:: AIM OF THE TASK ::
How do the lines below between the ones holding "and AR1 and Addr_Mux." and "if (!rst_n) begin", inclusive, read? Give them again exactly, with no other lines.
Top of DATASET RECORDS
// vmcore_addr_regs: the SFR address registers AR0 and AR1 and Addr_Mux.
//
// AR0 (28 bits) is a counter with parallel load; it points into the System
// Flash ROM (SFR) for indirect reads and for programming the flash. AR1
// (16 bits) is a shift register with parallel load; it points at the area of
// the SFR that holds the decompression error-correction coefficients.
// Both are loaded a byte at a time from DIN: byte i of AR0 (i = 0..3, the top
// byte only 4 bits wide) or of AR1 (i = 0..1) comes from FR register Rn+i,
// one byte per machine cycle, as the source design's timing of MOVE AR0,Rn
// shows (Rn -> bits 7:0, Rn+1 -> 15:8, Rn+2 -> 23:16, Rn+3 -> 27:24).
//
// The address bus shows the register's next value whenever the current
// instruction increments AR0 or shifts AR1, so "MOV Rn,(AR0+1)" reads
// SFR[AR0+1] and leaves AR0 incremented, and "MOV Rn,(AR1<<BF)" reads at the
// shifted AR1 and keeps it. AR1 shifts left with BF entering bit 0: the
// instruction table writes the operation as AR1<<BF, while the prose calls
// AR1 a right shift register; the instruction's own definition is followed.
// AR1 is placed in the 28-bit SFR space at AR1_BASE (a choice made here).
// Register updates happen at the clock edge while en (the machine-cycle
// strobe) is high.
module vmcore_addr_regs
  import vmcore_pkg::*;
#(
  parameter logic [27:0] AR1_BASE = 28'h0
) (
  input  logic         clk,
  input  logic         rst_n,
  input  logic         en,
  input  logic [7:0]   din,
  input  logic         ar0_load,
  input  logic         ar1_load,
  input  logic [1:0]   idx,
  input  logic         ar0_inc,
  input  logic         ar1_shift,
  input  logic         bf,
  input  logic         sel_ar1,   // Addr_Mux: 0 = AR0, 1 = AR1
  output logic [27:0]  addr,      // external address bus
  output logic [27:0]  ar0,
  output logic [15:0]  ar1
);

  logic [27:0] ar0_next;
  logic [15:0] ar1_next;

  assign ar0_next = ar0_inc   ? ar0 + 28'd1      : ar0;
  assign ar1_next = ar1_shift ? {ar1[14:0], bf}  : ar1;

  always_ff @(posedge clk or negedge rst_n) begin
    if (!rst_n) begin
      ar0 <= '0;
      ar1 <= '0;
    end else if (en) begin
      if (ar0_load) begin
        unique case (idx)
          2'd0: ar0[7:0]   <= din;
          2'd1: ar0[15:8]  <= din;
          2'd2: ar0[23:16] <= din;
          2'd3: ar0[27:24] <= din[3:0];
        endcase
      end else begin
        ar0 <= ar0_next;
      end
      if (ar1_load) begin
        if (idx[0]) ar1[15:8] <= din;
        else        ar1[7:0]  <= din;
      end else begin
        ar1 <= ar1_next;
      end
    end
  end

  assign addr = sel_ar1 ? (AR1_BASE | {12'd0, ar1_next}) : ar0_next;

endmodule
Bottom of DATASET RECORDS
Top of DATASET RECORDS
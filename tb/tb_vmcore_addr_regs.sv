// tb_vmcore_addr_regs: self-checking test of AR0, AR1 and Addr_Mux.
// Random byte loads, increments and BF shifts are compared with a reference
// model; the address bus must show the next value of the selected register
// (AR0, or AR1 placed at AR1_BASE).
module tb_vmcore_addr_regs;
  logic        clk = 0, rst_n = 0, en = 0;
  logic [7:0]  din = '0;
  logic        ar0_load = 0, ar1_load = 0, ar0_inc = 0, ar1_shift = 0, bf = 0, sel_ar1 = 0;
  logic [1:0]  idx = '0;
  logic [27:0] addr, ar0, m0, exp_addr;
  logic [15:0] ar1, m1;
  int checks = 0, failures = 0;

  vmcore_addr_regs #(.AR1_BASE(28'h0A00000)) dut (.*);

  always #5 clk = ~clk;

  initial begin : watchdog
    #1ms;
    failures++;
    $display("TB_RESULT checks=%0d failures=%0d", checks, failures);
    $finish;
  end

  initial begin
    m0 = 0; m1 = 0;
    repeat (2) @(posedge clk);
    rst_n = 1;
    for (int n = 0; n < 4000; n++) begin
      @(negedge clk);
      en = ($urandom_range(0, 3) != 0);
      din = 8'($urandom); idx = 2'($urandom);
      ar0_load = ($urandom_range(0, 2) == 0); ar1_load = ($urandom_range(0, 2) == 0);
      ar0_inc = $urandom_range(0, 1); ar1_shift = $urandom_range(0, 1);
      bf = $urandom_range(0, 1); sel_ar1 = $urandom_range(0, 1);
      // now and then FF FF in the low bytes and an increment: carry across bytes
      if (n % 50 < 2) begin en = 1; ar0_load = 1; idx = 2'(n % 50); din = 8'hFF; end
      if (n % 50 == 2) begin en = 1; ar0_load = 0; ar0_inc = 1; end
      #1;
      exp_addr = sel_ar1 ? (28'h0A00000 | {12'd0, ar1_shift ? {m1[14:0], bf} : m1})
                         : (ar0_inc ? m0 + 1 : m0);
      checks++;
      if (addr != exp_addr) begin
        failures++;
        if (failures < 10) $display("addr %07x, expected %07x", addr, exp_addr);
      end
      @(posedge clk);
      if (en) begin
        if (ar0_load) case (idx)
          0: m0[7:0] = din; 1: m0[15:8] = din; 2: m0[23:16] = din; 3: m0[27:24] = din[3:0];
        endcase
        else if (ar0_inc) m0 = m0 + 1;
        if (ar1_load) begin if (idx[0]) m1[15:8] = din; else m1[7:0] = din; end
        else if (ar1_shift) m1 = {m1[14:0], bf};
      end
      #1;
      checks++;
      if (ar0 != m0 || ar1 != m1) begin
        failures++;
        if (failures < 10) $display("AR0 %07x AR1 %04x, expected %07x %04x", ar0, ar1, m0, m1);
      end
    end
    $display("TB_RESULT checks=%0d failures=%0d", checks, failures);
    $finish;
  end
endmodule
Bottom of DATASET RECORDS
Top of DATASET RECORDS
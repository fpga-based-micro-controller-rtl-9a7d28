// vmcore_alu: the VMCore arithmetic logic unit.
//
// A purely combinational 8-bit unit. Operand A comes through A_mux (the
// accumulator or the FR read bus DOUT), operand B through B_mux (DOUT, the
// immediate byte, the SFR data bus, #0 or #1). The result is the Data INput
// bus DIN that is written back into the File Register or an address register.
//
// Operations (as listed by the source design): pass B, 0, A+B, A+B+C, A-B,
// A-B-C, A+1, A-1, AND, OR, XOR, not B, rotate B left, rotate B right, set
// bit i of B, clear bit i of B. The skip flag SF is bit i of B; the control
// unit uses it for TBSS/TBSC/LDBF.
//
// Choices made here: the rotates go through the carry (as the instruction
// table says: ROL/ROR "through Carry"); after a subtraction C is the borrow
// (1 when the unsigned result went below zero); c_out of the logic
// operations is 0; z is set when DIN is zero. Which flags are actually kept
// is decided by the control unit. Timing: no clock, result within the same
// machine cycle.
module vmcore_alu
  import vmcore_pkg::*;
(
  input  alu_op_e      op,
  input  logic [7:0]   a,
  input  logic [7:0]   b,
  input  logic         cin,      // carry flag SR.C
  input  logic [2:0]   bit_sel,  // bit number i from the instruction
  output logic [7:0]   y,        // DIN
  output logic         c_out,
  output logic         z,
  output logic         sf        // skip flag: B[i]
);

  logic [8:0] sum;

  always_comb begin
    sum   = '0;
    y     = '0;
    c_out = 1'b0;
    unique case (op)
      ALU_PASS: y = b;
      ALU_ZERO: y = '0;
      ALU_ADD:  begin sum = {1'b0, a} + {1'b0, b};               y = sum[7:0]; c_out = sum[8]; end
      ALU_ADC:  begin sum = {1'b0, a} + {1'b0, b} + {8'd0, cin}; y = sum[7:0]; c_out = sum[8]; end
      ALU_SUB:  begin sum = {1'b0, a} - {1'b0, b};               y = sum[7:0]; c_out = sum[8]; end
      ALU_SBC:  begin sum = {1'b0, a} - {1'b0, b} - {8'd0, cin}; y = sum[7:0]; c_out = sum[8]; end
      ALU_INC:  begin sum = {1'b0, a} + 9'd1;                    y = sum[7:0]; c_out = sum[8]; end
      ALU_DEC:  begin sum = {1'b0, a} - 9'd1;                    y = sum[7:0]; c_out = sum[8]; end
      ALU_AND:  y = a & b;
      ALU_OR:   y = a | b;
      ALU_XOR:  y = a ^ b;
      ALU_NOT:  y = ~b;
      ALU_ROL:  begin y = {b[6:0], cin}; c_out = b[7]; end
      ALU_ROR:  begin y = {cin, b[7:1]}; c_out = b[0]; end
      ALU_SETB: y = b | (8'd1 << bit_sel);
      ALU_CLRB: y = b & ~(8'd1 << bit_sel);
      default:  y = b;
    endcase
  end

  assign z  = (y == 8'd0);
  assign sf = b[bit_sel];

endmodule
Bottom of DATASET RECORDS
:: ANSWER BOX ::
// vmcore_addr_regs: the SFR address registers AR0 and AR1 and Addr_Mux.
//
// AR0 (28 bits) is a counter with parallel load; it points into the System
// Flash ROM (SFR) for indirect reads and for programming the flash. AR1
// (16 bits) is a shift register with parallel load; it points at the area of
// the SFR that holds the decompression error-correction coefficients.
// Both are loaded a byte at a time from DIN: byte i of AR0 (i = 0..3, the top
// byte only 4 bits wide) or of AR1 (i = 0..1) comes from FR register Rn+i,
// one byte per machine cycle, as the source design's timing of MOVE AR0,Rn
// shows (Rn -> bits 7:0, Rn+1 -> 15:8, Rn+2 -> 23:16, Rn+3 -> 27:24).
//
// The address bus shows the register's next value whenever the current
// instruction increments AR0 or shifts AR1, so "MOV Rn,(AR0+1)" reads
// SFR[AR0+1] and leaves AR0 incremented, and "MOV Rn,(AR1<<BF)" reads at the
// shifted AR1 and keeps it. AR1 shifts left with BF entering bit 0: the
// instruction table writes the operation as AR1<<BF, while the prose calls
// AR1 a right shift register; the instruction's own definition is followed.
// AR1 is placed in the 28-bit SFR space at AR1_BASE (a choice made here).
// Register updates happen at the clock edge while en (the machine-cycle
// strobe) is high.
module vmcore_addr_regs
  import vmcore_pkg::*;
#(
  parameter logic [27:0] AR1_BASE = 28'h0
) (
  input  logic         clk,
  input  logic         rst_n,
  input  logic         en,
  input  logic [7:0]   din,
  input  logic         ar0_load,
  input  logic         ar1_load,
  input  logic [1:0]   idx,
  input  logic         ar0_inc,
  input  logic         ar1_shift,
  input  logic         bf,
  input  logic         sel_ar1,   // Addr_Mux: 0 = AR0, 1 = AR1
  output logic [27:0]  addr,      // external address bus
  output logic [27:0]  ar0,
  output logic [15:0]  ar1
);

  logic [27:0] ar0_next;
  logic [15:0] ar1_next;

  assign ar0_next = ar0_inc   ? ar0 + 28'd1      : ar0;
  assign ar1_next = ar1_shift ? {ar1[14:0], bf}  : ar1;

  always_ff @(posedge clk or negedge rst_n) begin
    if (!rst_n) begin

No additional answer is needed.